» **YOUR GOAL**: The job is to find each line of the records below that includes the word "trial" and copy it.

» **EXERCISE INPUT**:
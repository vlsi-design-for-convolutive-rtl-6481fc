// seq_divider: unsigned restoring divider, q = n / d and r = n mod d,
// one quotient bit per clock.
//
// Used by the D-term unit to form 1/det(W0). A pulse on start loads the
// operands; done pulses NW cycles later with the result in q and r, which
// then hold until the next start. busy is high in between; a start while
// busy is ignored. Division by zero gives q = all ones and r = n.
module seq_divider #(
  parameter int unsigned NW = 37,   // dividend width
  parameter int unsigned DW = 32    // divisor width
) (
  input  logic          clk,
  input  logic          rst_n,
  input  logic          start,
  input  logic [NW-1:0] n,
  input  logic [DW-1:0] d,
  output logic          busy,
  output logic          done,
  output logic [NW-1:0] q,
  output logic [DW-1:0] r
);

  localparam int unsigned CW = $clog2(NW + 1);

  logic [DW-1:0] rem;      // partial remainder, always below d
  logic [NW-1:0] num;      // dividend bits still to bring down
  logic [DW-1:0] dv;
  logic [CW-1:0] cnt;
  logic [DW:0]   trial;
  logic          fits;

  always_comb begin
    trial = {rem, num[NW-1]};
    fits  = trial >= {1'b0, dv};
  end

  always_ff @(posedge clk or negedge rst_n) begin
    if (!rst_n) begin
      rem  <= '0;
      num  <= '0;
      dv   <= '0;
      cnt  <= '0;
      q    <= '0;
      busy <= 1'b0;
      done <= 1'b0;
    end else begin
      done <= 1'b0;
      if (!busy) begin
        if (start) begin
          rem  <= '0;
          num  <= n;
          dv   <= d;
          cnt  <= CW'(NW);
          busy <= 1'b1;
        end
      end else begin
        rem <= DW'(fits ? trial - {1'b0, dv} : trial);
        num <= num << 1;
        q   <= {q[NW-2:0], fits};
        cnt <= cnt - 1'b1;
        if (cnt == CW'(1)) begin
          busy <= 1'b0;
          done <= 1'b1;
        end
      end
    end
  end

  assign r = rem;

endmodule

» **RESULT BELOW**:
  logic [DW:0]   trial;
    trial = {rem, num[NW-1]};
    fits  = trial >= {1'b0, dv};
        rem <= DW'(fits ? trial - {1'b0, dv} : trial);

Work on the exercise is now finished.